2. **Split** into training/test sets.
3. Define and **train** `MLPRegressor`.
4. Evaluate using **MAE, MSE, RMSE, R²**.
5. **Tune hyperparameters** with `GridSearchCV`.

---

## 🧠 Why Use MLP for Regression?
✅ Captures complex patterns.  
✅ Suitable for high-dimensional datasets.  
✅ Flexible architecture and activation.  
❌ Requires tuning.  
❌ Less interpretable than linear models.

---

## 📈 Regression Metrics

- **MAE (Mean Absolute Error)**:  
  $ MAE = \frac{1}{n} \sum |y_i - \hat{y}_i| $
  
- **MSE (Mean Squared Error)**:  
  $ MSE = \frac{1}{n} \sum (y_i - \hat{y}_i)^2 $

- **RMSE (Root Mean Squared Error)**:  
  $ RMSE = \sqrt{MSE} $

- **R² (Coefficient of Determination)**:  
  $ R^2 = 1 - \frac{SS_{res}}{SS_{tot}} $

---


In [9]:
import warnings
warnings.filterwarnings("ignore")
import os
import pandas as pd

os.makedirs("figures/MLP", exist_ok=True)
# Create folder for saving plots

X_train = pd.read_csv("data/X_train_raw.csv").values
X_test = pd.read_csv("data/X_test_raw.csv").values
y_train = pd.read_csv("data/y_train_raw.csv")["target"].values
y_test = pd.read_csv("data/y_test_raw.csv")["target"].values

# Print the shape of the training and test datasets
print("Training data shape:", X_train.shape)
print("Training targets shape:", y_train.shape)
print("Test data shape:", X_test.shape)
print("Test targets shape:", y_test.shape)

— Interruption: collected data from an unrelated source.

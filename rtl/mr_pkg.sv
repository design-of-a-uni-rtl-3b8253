// mr_pkg: shared types and wiring functions of the MultiRing switch.
//
// A MultiRing of 2^n nodes can be configured as 2^i rings of 2^(n-i) nodes,
// i = 0 .. n-1.  Configuration i is selected by the one-hot control bits
// C_0 .. C_(n-1) (C_i = 1).  The switch boxes of the fabric are steered by the
// OR terms C_ij = C_i | C_(i+1) | ... | C_j (i <= j), which are kept in one
// flat vector; cij_index() gives the position of C_ij in it.
//
// The functions below are constant functions used at elaboration time to
// build the fabric wiring:
//   stage_dest   - links into the joining column that builds a 2^(s+1)-node
//                  switch out of two 2^s-node halves (port numbers local to
//                  the group of 2^(s+1) ports)
//   shuffle_node - node that receives fabric output port j (perfect shuffle)
//   box_ctrl_sel - which C_is steers the box in row r of column s
// The formulas follow the published construction; box_ctrl_sel is written
// so that it reproduces the printed 8-node control table (see the fabric).
package mr_pkg;

  // Two implementations of the same 2x2 exchange box: the seven-gate
  // AND/OR form and the six-gate form with two XOR gates.
  typedef enum logic [0:0] {
    SB_AND_OR = 1'b0,
    SB_XOR    = 1'b1
  } sb_impl_e;

  // Number of control inputs C_ij of a 2^n-node switch: n(n+1)/2.
  function automatic int unsigned num_cij(input int unsigned n);
    return n * (n + 1) / 2;
  endfunction

  // Position of C_ij (i <= j) in the flat control vector. The terms are
  // stored row by row: C_00 .. C_0(n-1), C_11 .. C_1(n-1), ..., C_(n-1)(n-1).
  function automatic int unsigned cij_index(input int unsigned n,
                                            input int unsigned i,
                                            input int unsigned j);
    return i * n - (i * (i - 1)) / 2 + (j - i);
  endfunction

  // Output port j of column s-1 is wired to input port stage_dest(j, s) of
  // column s. Column s joins two 2^s-node switches into one 2^(s+1)-node
  // switch; with h = 2^s and l the port number inside that group:
  //   l <  h : l even -> l,  l odd  -> l + h - 1
  //   l >= h : l odd  -> l,  l even -> l - h + 1
  function automatic int unsigned stage_dest(input int unsigned j,
                                             input int unsigned s);
    int unsigned h, base, l, k;
    h    = 1 << s;
    base = j & ~((2 * h) - 1);
    l    = j - base;
    if (l < h) k = (l % 2 == 0) ? l : l + h - 1;
    else       k = (l % 2 == 1) ? l : l - h + 1;
    return base + k;
  endfunction

  // Node P_k that receives output port j of the last column:
  //   j odd -> k = 2^(n-1) + (j-1)/2,  j even -> k = j/2
  function automatic int unsigned shuffle_node(input int unsigned j,
                                               input int unsigned n);
    return (j % 2 == 1) ? (1 << (n - 1)) + (j - 1) / 2 : j / 2;
  endfunction

  // Index i of the control term C_is feeding switch box S_rs.
  // With m = r mod 2^s: m = 0 selects C_0s, otherwise i is the bit length
  // of m, i.e. 2^(i-1) <= m < 2^i.
  function automatic int unsigned box_ctrl_sel(input int unsigned r,
                                               input int unsigned s);
    int unsigned m, i;
    m = r % (1 << s);
    i = 0;
    while (m != 0) begin
      i++;
      m = m >> 1;
    end
    return i;
  endfunction

endpackage
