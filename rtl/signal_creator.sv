// signal_creator: automatic configuration sequencer of the MultiRing switch.
//
// The switch cycles on its own through all n ring configurations of a
// 2^n-node MultiRing: configuration 0 (one ring of 2^n nodes), then 1
// (two rings of 2^(n-1) nodes), ... up to n-1 (2^(n-1) rings of two nodes),
// and back to 0. It holds each configuration for DWELL clock cycles.
// For configuration i it drives the one-hot control bits C_i = 1, C_j = 0
// (j != i), which the control unit turns into the switch-box controls.
//
// Interface: cfg is the index i of the current configuration, c the one-hot
// bits C_0..C_(n-1), cfg_first is high in the first cycle of a configuration
// and cfg_last in its last cycle, so that nodes know when a ring is about to
// change. cfg is a register and the other outputs are decoded from it and
// from the dwell counter: a new configuration takes effect right after the
// clock edge that ends the DWELL-th cycle of the previous one.
//
// The cycling order and the one-hot code follow the published design. The
// dwell time (not given there, "a set time"), the enable input (en = 0
// freezes the sequencer and the current configuration) and the reset state
// (configuration 0, at the start of its dwell) are this design's choices.
module signal_creator #(
  parameter int unsigned N_LOG = 3,   // n: the MultiRing has 2^n nodes
  parameter int unsigned DWELL = 16,  // cycles spent in each configuration
  localparam int unsigned CFG_W = (N_LOG > 1) ? $clog2(N_LOG) : 1,
  localparam int unsigned DW_W  = (DWELL > 1) ? $clog2(DWELL) : 1
) (
  input  logic             clk,
  input  logic             rst_n,
  input  logic             en,
  output logic [CFG_W-1:0] cfg,
  output logic [N_LOG-1:0] c,
  output logic             cfg_first,
  output logic             cfg_last
);

  logic [DW_W-1:0] dwell_cnt;   // cycles already spent in cfg

  always_ff @(posedge clk or negedge rst_n) begin
    if (!rst_n) begin
      cfg       <= '0;
      dwell_cnt <= '0;
    end else if (en) begin
      if (dwell_cnt == DW_W'(DWELL - 1)) begin
        dwell_cnt <= '0;
        cfg       <= (cfg == CFG_W'(N_LOG - 1)) ? '0 : cfg + 1'b1;
      end else begin
        dwell_cnt <= dwell_cnt + 1'b1;
      end
    end
  end

  always_comb begin
    c      = '0;
    c[cfg] = 1'b1;
  end

  assign cfg_first = (dwell_cnt == '0);
  assign cfg_last  = (dwell_cnt == DW_W'(DWELL - 1));

  initial begin
    assert (N_LOG >= 2) else $error("signal_creator: N_LOG must be at least 2");
    assert (DWELL >= 1) else $error("signal_creator: DWELL must be at least 1");
  end

  assert property (@(posedge clk) disable iff (!rst_n) $onehot(c));

endmodule
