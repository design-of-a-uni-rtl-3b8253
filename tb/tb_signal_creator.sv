// tb_signal_creator: self-checking test of the configuration sequencer.
//
// A 16-node instance (n = 4) with a dwell time of 5 cycles is run through
// three full rounds of the four configurations. The test keeps its own count
// of cycles and expected configuration, and checks every cycle: cfg, the
// one-hot bits C (C_cfg = 1, all others 0), cfg_first / cfg_last, and that
// every configuration lasts exactly DWELL cycles. It also checks that
// en = 0 freezes the sequencer and that reset returns to configuration 0.
module tb_signal_creator;

  localparam int unsigned N_LOG = 4;
  localparam int unsigned DWELL = 5;

  int checks = 0;
  int failures = 0;

  logic       clk = 1'b0;
  logic       rst_n = 1'b0;
  logic       en = 1'b0;
  logic [1:0] cfg;
  logic [3:0] c;
  logic       cfg_first, cfg_last;

  signal_creator #(.N_LOG(N_LOG), .DWELL(DWELL)) dut (
    .clk(clk), .rst_n(rst_n), .en(en), .cfg(cfg), .c(c),
    .cfg_first(cfg_first), .cfg_last(cfg_last));

  always #5 clk = ~clk;

  int exp_cfg = 0;
  int exp_cnt = 0;   // cycles already spent in exp_cfg
  int seen [N_LOG];

  task automatic check_state(input string where);
    checks++;
    if (cfg !== 2'(exp_cfg) || c !== 4'(1 << exp_cfg) ||
        cfg_first !== (exp_cnt == 0) || cfg_last !== (exp_cnt == DWELL - 1)) begin
      failures++;
      $display("FAIL %s: cfg=%0d c=%b first=%0d last=%0d, expected cfg=%0d cnt=%0d",
               where, cfg, c, cfg_first, cfg_last, exp_cfg, exp_cnt);
    end
  endtask

  // Reference model, advanced once per enabled clock edge.
  task automatic step_model();
    if (exp_cnt == DWELL - 1) begin
      exp_cnt = 0;
      exp_cfg = (exp_cfg + 1) % N_LOG;
    end else begin
      exp_cnt++;
    end
  endtask

  initial begin
    repeat (2000) @(posedge clk);
    failures++;
    $display("FAIL watchdog expired");
    $display("TB_RESULT checks=%0d failures=%0d", checks, failures);
    $finish;
  end

  initial begin
    int run_len;
    int prev_cfg;
    repeat (2) @(posedge clk);
    #1 check_state("reset");
    @(negedge clk);
    rst_n = 1'b1;
    en    = 1'b1;
    // Three full rounds; measure the length of each configuration.
    run_len  = 0;
    prev_cfg = 0;
    for (int cyc = 0; cyc < 3 * N_LOG * DWELL; cyc++) begin
      @(posedge clk);
      step_model();
      #1 check_state("run");
      run_len++;
      if (cfg != 2'(prev_cfg)) begin
        checks++;
        if (run_len != DWELL) begin
          failures++;
          $display("FAIL configuration %0d lasted %0d cycles, expected %0d", prev_cfg, run_len, DWELL);
        end
        seen[cfg]++;
        run_len  = 0;
        prev_cfg = int'(cfg);
      end
    end
    for (int i = 0; i < N_LOG; i++) begin
      checks++;
      if (seen[i] < 2) begin
        failures++;
        $display("FAIL configuration %0d entered only %0d times", i, seen[i]);
      end
    end
    // Hold: nothing moves while en = 0.
    en = 1'b0;
    repeat (3 * DWELL) begin
      @(posedge clk);
      #1 check_state("hold");
    end
    en = 1'b1;
    repeat (DWELL + 2) begin
      @(posedge clk);
      step_model();
      #1 check_state("resume");
    end
    // Reset in mid-configuration.
    rst_n = 1'b0;
    #1;
    exp_cfg = 0;
    exp_cnt = 0;
    check_state("async reset");
    @(negedge clk);
    rst_n = 1'b1;
    repeat (DWELL * N_LOG) begin
      @(posedge clk);
      step_model();
      #1 check_state("after reset");
    end
    $display("TB_RESULT checks=%0d failures=%0d", checks, failures);
    $finish;
  end
endmodule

from sklearn.preprocessing import StandardScaler
scaler = StandardScaler(copy=False).fit(X_train)
X_train = scaler.transform(X_train)
X_test = scaler.transform(X_test)

Training data shape: (391, 13)
Training targets shape: (391,)
Test data shape: (99, 13)
Test targets shape: (99,)


### 📝 Exercise Instructions:

#### **Objective**:
Use an `MLPRegressor` to fit a neural network on a regression dataset, perform hyperparameter tuning with GridSearchCV, evaluate the model, and analyze the residuals.

#### **Steps**:

1. **Modeling**:
    - Define an `MLPRegressor` model.
    - Set up a grid of parameters: `hidden_layer_sizes`, `solver`, `alpha`, and `max_iter`.

2. **Model Selection**:
    - Use `GridSearchCV` with 3-fold cross-validation to find the best configuration.
    - Print the best parameters and scores.

3. **Evaluation**:
    - Compute $R^2$ on the test set.
    - Calculate and print MAE, MSE, RMSE, and R² for both train and test sets.

4. **Visualization**:
    - Create a residual plot showing prediction errors on both training and testing data.
    - Save the residual plot as `figures/MLP/residual_plot.png`.

![residual_plot.png](attachment:c5a54408-fcea-4241-ae4c-54f01a150f3e.png)

## 🔍 LIME & SHAP: Explaining Black-Box Models

Modern machine learning models like MLPs are powerful but **not inherently interpretable**. To gain trust and understand model behavior, we use **explainability tools**.

---

## 🔹 What is LIME?

**LIME** stands for **Local Interpretable Model-Agnostic Explanations**.

It builds a simple interpretable model (e.g., linear regression) around a single prediction to approximate the behavior of the complex model **locally**.

### ✅ Key Ideas:
- Perturb the input features around an instance.
- Observe how predictions change.
- Fit an interpretable model to these variations.
- Output a **ranking of feature importance** for that specific instance.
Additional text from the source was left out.